Early Detection of Glioblastoma

Historical context and biological basis

Early detection of solid tumors is vital for extending survival and possibly curing patients with cancer. This idea is especially relevant to patients with the most common and most lethal malignant brain tumor, glioblastoma (GBM), because earlier detection would likely increase not only survival but also quality of life. Historically, the more common malignancies, such as breast and colon cancer, paved the way for early discovery of these solid tumors, with mammogram and colonoscopy screenings saving countless lives. However, detecting solid tumors of the brain is a far more difficult task given that it is enclosed in the calvarium and imaging studies are not yet at the technical level to be considered fully diagnostic. In this regard, population-based screening with neurologic examinations and imaging is neither beneficial nor cost-effective. As with other cancers, screening for GBM would require a diagnostic test that has low false-positive rates in order to prevent unnecessary and costly imaging studies and further clinical work-up. Thus, clinicians and researchers have been pursuing biomarkers in the serum and cerebrospinal fluid (CSF) in order to detect GBM early enough for meaningful treatment.

Analyzing biofluids for markers of malignancy was initially pioneered in colorectal cancer with the detection of increased carcinoembryonic antigen (CEA) levels in the serum. However, levels of this normal physiologic protein were not always increased and were associated with numerous other cancer types, limiting its use as a diagnostic biomarker. Other biomarkers soon came to the forefront, such as prostate-specific antigen for prostate cancer and cancer antigen 125 (CA-125) for ovarian cancer; however, the specificities of these tests again failed to meet requirements for a diagnostic test. At present there are more than 20 US Food and Drug Administration–approved tumor biomarker proteins, most of which are used to monitor disease progression and response to therapy. However, GBM does not have a reliable serum biomarker, and initial detection currently relies solely on the presentation of symptoms related to the tumor size and/or location. For this reason, early detection is essential in order to initiate treatment before the patient is symptomatic, which is likely to affect quality of life and progression-free survival.

The ability to detect GBM early, ideally before clinical symptoms arise, is beneficial in 2 distinct ways in the current paradigm of therapeutic management. First, early discovery results in surgical resection of a smaller tumor volume, with likely less impact on surrounding structures compared with that of a larger tumor that is detected only after clinical symptoms are presented (eg, symptoms of speech difficulty, seizures, paralysis).
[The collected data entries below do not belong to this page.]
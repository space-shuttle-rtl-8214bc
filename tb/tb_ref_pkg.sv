// tb_ref_pkg: reference functions for the testbenches, written independently
// of the RTL: the extended Hamming (39,32) check bits built from an explicit
// codeword, and the physical address of copy k of a register (same row,
// bank + k modulo 8).
package tb_ref_pkg;
  import ss_pkg::*;

  function automatic ecc_t ref_ecc(word_t d);
    logic [38:0] cw;
    int n = 0;
    ecc_t e;
    cw = '0;
    for (int p = 1; p <= 38; p++)
      if ((p & (p - 1)) != 0) begin cw[p] = d[n]; n++; end
    for (int k = 0; k < 6; k++) begin
      e[k] = 1'b0;
      for (int p = 1; p <= 38; p++) if (p[k]) e[k] ^= cw[p];
    end
    e[6] = ^{d, e[5:0]};
    return e;
  endfunction

  function automatic addr_t copy_addr(addr_t r, int k);
    logic [2:0] b;
    b = r[2:0] + 3'(k);
    return {r[4:3], b};
  endfunction

  // A random mask with exactly n bits set among the low w bits.
  function automatic word_t rand_bits(int n, int w);
    word_t m = '0;
    while ($countones(m) < n) m[$urandom_range(w - 1)] = 1'b1;
    return m;
  endfunction
endpackage
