// parity_reg: bit-addressable parity register beside the register file.
//
// Holds the two even parity bits ({upper, lower}) of every register-file
// entry. It has its own NWR write ports, driven by the parity-encoding
// stage, so the register file keeps its original write ports and data
// writeback is not delayed for the parity bits. NRD read ports are read in
// the register-read stage together with the data. Writes at the rising edge
// with write-before-read forwarding like the register file; reset clears it
// (all-zero data has even parity 00, so a cleared entry is consistent).
// The separate structure is the document's; ports and timing are this
// design's choices.
module parity_reg #(
  parameter int unsigned NUM_REGS = 128,
  parameter int unsigned NRD      = 2,
  parameter int unsigned NWR      = 1,
  localparam int unsigned AW      = $clog2(NUM_REGS)
) (
  input  logic                   clk,
  input  logic                   rst_n,
  input  logic [NRD-1:0][AW-1:0] raddr,
  output logic [NRD-1:0][1:0]    rpar,
  input  logic [NWR-1:0]         we,
  input  logic [NWR-1:0][AW-1:0] waddr,
  input  logic [NWR-1:0][1:0]    wpar
);

  logic [NUM_REGS-1:0][1:0] bits;

  always_ff @(posedge clk) begin
    if (!rst_n) begin
      bits <= '0;
    end else begin
      for (int w = 0; w < NWR; w++)
        if (we[w]) bits[waddr[w]] <= wpar[w];
    end
  end

  always_comb begin
    for (int r = 0; r < NRD; r++) begin
      rpar[r] = bits[raddr[r]];
      for (int w = 0; w < NWR; w++)
        if (we[w] && waddr[w] == raddr[r]) rpar[r] = wpar[w];
    end
  end

endmodule
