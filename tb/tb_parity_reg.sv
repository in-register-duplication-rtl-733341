// tb_parity_reg: random writes and reads of a 32-entry parity register with
// 4 write and 6 read ports, compared with a reference array including
// same-cycle forwarding, after a reset that must clear every entry.
module tb_parity_reg;
  localparam int N = 32, NRD = 6, NWR = 4, AW = 5;

  logic clk = 0, rst_n = 0;
  logic [NRD-1:0][AW-1:0] raddr;
  logic [NRD-1:0][1:0]    rpar;
  logic [NWR-1:0]         we;
  logic [NWR-1:0][AW-1:0] waddr;
  logic [NWR-1:0][1:0]    wpar;
  logic [1:0]             model [N];
  int checks = 0, failures = 0;

  parity_reg #(.NUM_REGS(N), .NRD(NRD), .NWR(NWR)) dut (.*);

  always #5 clk = ~clk;

  initial begin
    #200000;
    failures++;
    $display("TB_RESULT checks=%0d failures=%0d", checks, failures);
    $finish;
  end

  initial begin
    we = '0; raddr = '0; waddr = '0; wpar = '0;
    foreach (model[i]) model[i] = '0;
    repeat (2) @(posedge clk);
    rst_n = 1;
    for (int cyc = 0; cyc < 3000; cyc++) begin
      @(negedge clk);
      for (int w = 0; w < NWR; w++) begin
        we[w]    = (cyc > 8) ? 1'($urandom_range(0, 1)) : 1'b0;
        waddr[w] = AW'((cyc * 7 + w * 8 + $urandom_range(0, 7)) % N);
        wpar[w]  = 2'($urandom);
      end
      for (int r = 0; r < NRD; r++) raddr[r] = AW'($urandom);
      #1;
      for (int r = 0; r < NRD; r++) begin
        automatic logic [1:0] exp = model[raddr[r]];
        for (int w = 0; w < NWR; w++) if (we[w] && waddr[w] == raddr[r]) exp = wpar[w];
        checks++;
        if (rpar[r] !== exp) begin
          failures++;
          $display("FAIL cyc=%0d port=%0d addr=%0d got=%b exp=%b", cyc, r, raddr[r], rpar[r], exp);
        end
      end
      @(posedge clk);
      for (int w = 0; w < NWR; w++) if (we[w]) model[waddr[w]] = wpar[w];
    end
    $display("TB_RESULT checks=%0d failures=%0d", checks, failures);
    $finish;
  end
endmodule
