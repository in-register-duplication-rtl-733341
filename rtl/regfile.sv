// regfile: integer physical register file holding 66-bit IRD words.
//
// NUM_REGS entries of WIDTH bits (64 data bits plus the narrowness flags
// n1n0), NRD combinational read ports and NWR write ports. Writes happen at
// the rising clock edge; a read of an entry that a port writes in the same
// cycle returns the new data (write-before-read), so a value written from
// the writeback stage is seen by the register-read stage of the same cycle
// and only one bypass stage is needed. Renaming guarantees that two write
// ports never target one entry in the same cycle; if they do, the highest
// port wins.
//
// flip_en / flip_addr / flip_bit invert one stored bit at the clock edge to
// model a single-event upset in a bit cell; a write to the same entry in the
// same cycle overrides the upset, as a fresh write clears earlier errors.
// Tie flip_en low outside fault-injection experiments. Reset clears the
// array. Entry count and width follow the design; port counts, the
// write-before-read timing and the injection port are this design's choices.
module regfile #(
  parameter int unsigned NUM_REGS = 128,
  parameter int unsigned WIDTH    = 66,
  parameter int unsigned NRD      = 2,
  parameter int unsigned NWR      = 1,
  localparam int unsigned AW      = $clog2(NUM_REGS),
  localparam int unsigned BW      = $clog2(WIDTH)
) (
  input  logic                       clk,
  input  logic                       rst_n,
  input  logic [NRD-1:0][AW-1:0]     raddr,
  output logic [NRD-1:0][WIDTH-1:0]  rdata,
  input  logic [NWR-1:0]             we,
  input  logic [NWR-1:0][AW-1:0]     waddr,
  input  logic [NWR-1:0][WIDTH-1:0]  wdata,
  input  logic                       flip_en,
  input  logic [AW-1:0]              flip_addr,
  input  logic [BW-1:0]              flip_bit
);

  logic [NUM_REGS-1:0][WIDTH-1:0] mem;

  always_ff @(posedge clk) begin
    if (!rst_n) begin
      for (int i = 0; i < NUM_REGS; i++) mem[i] <= '0;
    end else begin
      if (flip_en && (32'(flip_bit) < WIDTH) && (32'(flip_addr) < NUM_REGS))
        mem[flip_addr][flip_bit] <= ~mem[flip_addr][flip_bit];
      for (int w = 0; w < NWR; w++)
        if (we[w]) mem[waddr[w]] <= wdata[w];
    end
  end

  always_comb begin
    for (int r = 0; r < NRD; r++) begin
      rdata[r] = mem[raddr[r]];
      for (int w = 0; w < NWR; w++)
        if (we[w] && waddr[w] == raddr[r]) rdata[r] = wdata[w];
    end
  end

endmodule
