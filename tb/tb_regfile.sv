// tb_regfile: random writes on all ports and reads on all ports of a
// 16-entry, 3-write, 4-read register file, compared every cycle with a
// reference array (including same-cycle write-to-read forwarding), plus
// bit-cell upsets and an upset overridden by a write to the same entry.
module tb_regfile;
  localparam int N = 16, W = 66, NRD = 4, NWR = 3, AW = 4;

  logic clk = 0, rst_n = 0;
  logic [NRD-1:0][AW-1:0] raddr;
  logic [NRD-1:0][W-1:0]  rdata;
  logic [NWR-1:0]         we;
  logic [NWR-1:0][AW-1:0] waddr;
  logic [NWR-1:0][W-1:0]  wdata;
  logic                   flip_en;
  logic [AW-1:0]          flip_addr;
  logic [6:0]             flip_bit;
  logic [W-1:0]           model [N];
  int checks = 0, failures = 0;

  regfile #(.NUM_REGS(N), .WIDTH(W), .NRD(NRD), .NWR(NWR)) dut (.*);

  always #5 clk = ~clk;

  initial begin
    #200000;
    failures++;
    $display("TB_RESULT checks=%0d failures=%0d", checks, failures);
    $finish;
  end

  initial begin
    we = '0; flip_en = 0; raddr = '0; waddr = '0; wdata = '0; flip_addr = '0; flip_bit = '0;
    foreach (model[i]) model[i] = '0;
    repeat (2) @(posedge clk);
    rst_n = 1;
    for (int cyc = 0; cyc < 3000; cyc++) begin
      @(negedge clk);
      // distinct write addresses
      for (int w = 0; w < NWR; w++) begin
        we[w]    = $urandom_range(0, 1);
        waddr[w] = AW'((cyc * 5 + w * 4 + $urandom_range(0, 3)) % N);
        wdata[w] = {$urandom, $urandom, $urandom};
      end
      flip_en   = ($urandom_range(0, 3) == 0);
      flip_addr = AW'($urandom);
      flip_bit  = 7'($urandom_range(0, W - 1));
      for (int r = 0; r < NRD; r++) raddr[r] = AW'($urandom);
      #1;
      for (int r = 0; r < NRD; r++) begin
        automatic logic [W-1:0] exp = model[raddr[r]];
        for (int w = 0; w < NWR; w++) if (we[w] && waddr[w] == raddr[r]) exp = wdata[w];
        checks++;
        if (rdata[r] !== exp) begin
          failures++;
          $display("FAIL cyc=%0d port=%0d addr=%0d got=%h exp=%h", cyc, r, raddr[r], rdata[r], exp);
        end
      end
      @(posedge clk);
      if (flip_en) model[flip_addr][flip_bit] = ~model[flip_addr][flip_bit];
      for (int w = 0; w < NWR; w++) if (we[w]) model[waddr[w]] = wdata[w];
    end
    $display("TB_RESULT checks=%0d failures=%0d", checks, failures);
    $finish;
  end
endmodule
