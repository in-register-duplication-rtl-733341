// store_check: protection of store data at the data cache interface.
//
// Unlike the operand checker, this path compares the two halves of a narrow
// value first, so that corrupted data is never written into the cache:
//   narrow, halves equal                 -> ok, value from the lower half
//   narrow, differ, lower parity good    -> ok, value from the lower half
//   narrow, differ, lower bad, upper good-> recovered, value from the upper
//   narrow, both parities bad            -> exception
//   regular, either parity bad           -> exception
// `data` is the restored 64-bit store value (sign-extended or address form
// for narrow values). Combinational; the halves comparison first is the
// document's choice for this interface, the exact order of the parity tests
// after a mismatch follows its description of the comparison strategy.
module store_check
  import ird_pkg::*;
(
  input  ird_word_t       word,
  input  ird_par_t        par,
  output logic [XLEN-1:0] data,
  output logic            mismatch,
  output logic            recovered,
  output logic            exception
);

  ird_par_t  regen;
  ird_word_t use_word;
  logic      lo_bad, hi_bad;

  always_comb begin
    regen    = encode_parity(word);
    lo_bad   = regen.lo != par.lo;
    hi_bad   = regen.hi != par.hi;
    mismatch = word.n0 && (word.hi != word.lo);

    use_word  = word;
    recovered = 1'b0;
    exception = 1'b0;
    if (word.n0) begin
      if (mismatch && lo_bad) begin
        if (!hi_bad) begin
          recovered   = 1'b1;
          use_word.lo = word.hi;
        end else begin
          exception = 1'b1;
        end
      end
    end else begin
      exception = lo_bad || hi_bad;
    end

    unique case ({use_word.n1, use_word.n0})
      2'b01:   data = {{HALF{use_word.lo[HALF-1]}}, use_word.lo};
      2'b11:   data = {ADDR34_UPPER, use_word.lo};
      default: data = {use_word.hi, use_word.lo};
    endcase
  end

endmodule
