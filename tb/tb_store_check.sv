// tb_store_check: encodes random store values, injects single-bit errors
// into either half or a parity bit, and checks the store data and the
// ok / recovered / exception outcome of the comparison-first check.
module tb_store_check;
  import ird_pkg::*;

  ird_word_t   word;
  ird_par_t    par;
  logic [63:0] data;
  logic        mismatch, recovered, exception;
  int          checks = 0, failures = 0;

  store_check dut (.word(word), .par(par), .data(data), .mismatch(mismatch),
                   .recovered(recovered), .exception(exception));

  initial begin
    #100000;
    failures++;
    $display("TB_RESULT checks=%0d failures=%0d", checks, failures);
    $finish;
  end

  initial begin
    for (int i = 0; i < 4000; i++) begin
      automatic logic [31:0] r = $urandom, h = $urandom | 32'h2;
      logic [63:0] v;
      logic [1:0]  cls;
      automatic int          where = i % 5;      // 0 none, 1 lower data, 2 upper data, 3 lower parity, 4 both halves
      automatic int          b = $urandom_range(0, 31);
      logic        exp_rec, exp_exc, exp_ok_data;
      unique case (i % 3)
        0: begin v = {{32{r[31]}}, r}; cls = 2'b01; end
        1: begin v = {32'h1, r};       cls = 2'b11; end
        default: begin v = {h, r};     cls = 2'b00; end
      endcase
      word = (cls == 2'b00) ? {2'b00, v} : {cls, v[31:0], v[31:0]};
      par  = '{hi: ^word.hi, lo: ^word.lo};
      unique case (where)
        1: word.lo[b] = ~word.lo[b];
        2: word.hi[b] = ~word.hi[b];
        3: par.lo = ~par.lo;
        4: begin word.lo[b] = ~word.lo[b]; word.hi[(b + 5) % 32] = ~word.hi[(b + 5) % 32]; end
        default: ;
      endcase
      if (cls != 2'b00) begin
        exp_rec     = (where == 1);
        exp_exc     = (where == 4);
        exp_ok_data = !exp_exc;           // halves equal (3), upper-only error (2) or recovered (1)
      end else begin
        exp_rec     = 1'b0;
        exp_exc     = (where != 0);
        exp_ok_data = (where == 0) || (where == 3);
      end
      #1;
      checks++;
      if (recovered !== exp_rec || exception !== exp_exc) begin
        failures++;
        $display("FAIL i=%0d cls=%b where=%0d rec=%b exc=%b", i, cls, where, recovered, exception);
      end
      if (exp_ok_data) begin
        checks++;
        if (data !== v) begin
          failures++;
          $display("FAIL data i=%0d cls=%b where=%0d data=%h v=%h", i, cls, where, data, v);
        end
      end
    end
    $display("TB_RESULT checks=%0d failures=%0d", checks, failures);
    $finish;
  end
endmodule
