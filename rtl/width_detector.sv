// width_detector: forms the 66-bit IRD word from a 64-bit functional unit
// result ("Width Detector" of the augmented datapath).
//
// The narrow-width detector sets n1n0; flag n0 steers a 2:1 multiplexer on
// the upper half: for a narrow value the lower 32 bits are copied into the
// upper 32 bits (in-register duplication), for a regular value the result
// passes unchanged with n1n0 = 00. Combinational; the output goes straight
// to the pipeline latch in front of the parity-encoding / writeback stage.
module width_detector
  import ird_pkg::*;
(
  input  logic [XLEN-1:0] result,
  output ird_word_t       word
);

  nw_flags_e flags;
  logic      pos32, neg32, addr34;

  nw_detector u_det (
    .value     (result),
    .flags     (flags),
    .is_pos32  (pos32),
    .is_neg32  (neg32),
    .is_addr34 (addr34)
  );

  always_comb begin
    word.n1 = flags[1];
    word.n0 = flags[0];
    word.lo = result[31:0];
    word.hi = flags[0] ? result[31:0] : result[63:32];
  end

endmodule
Given that GBM invades into the surrounding tissue, the primary resection of a smaller tumor may necessitate less removal of normal brain parenchyma to prevent recurrence. Secondly, on a molecular genetic level, the total cell count of smaller tumors indicates less genetic variation between the tumor stem cells and their progeny, which can affect their ability to escape both chemotherapy and radiation treatment. Larger tumors have more genetic diversity in their cells, some of which aids in resistance to therapy, evasion of immunosurveillance, and initiation of recurrence.

Specific surface markers and mutations present in GBM may allow early detection in the serum and/or CSF. CSF is especially interesting given that the brain is bathed in this fluid, and there is a greater chance of finding relevant biomarkers because there is no blood-brain barrier to cross. However, collecting CSF is a more invasive process than collecting blood, hence discovery of a serum biomarker would be ideal. In addition, not all GBMs are alike and some respond better to different chemotherapeutic/radiation therapeutic regimens, so an ideal biomarker would be able to distinguish between the various molecular subtypes. Certain aberrations found in many GBMs, such as in the epithelial growth factor receptor (EGFR) and RNA profiling, as well as circulating tumor cells (CTCs) and extracellular vesicles (EVs), have the potential to diagnose GBM and also discriminate between classic, mesenchymal, and proneural subtypes. Thus, a reliable liquid biopsy from the serum or CSF would serve not only to improve GBM diagnosis but also would also affect treatment and surveillance for recurrence.

Development and evidence for biomarkers

Early detection of GBM has focused on the search for tumor-specific biomarkers in the blood and CSF. In this regard, current research concentrates on identifying 3 distinct tumor-related elements; extracellular macromolecules, EVs, and CTCs. Investigations into these 3 categories span the range of biological locales for tumor-specific biomarker discovery, and combined have the potential to affect GBM screening and diagnosis.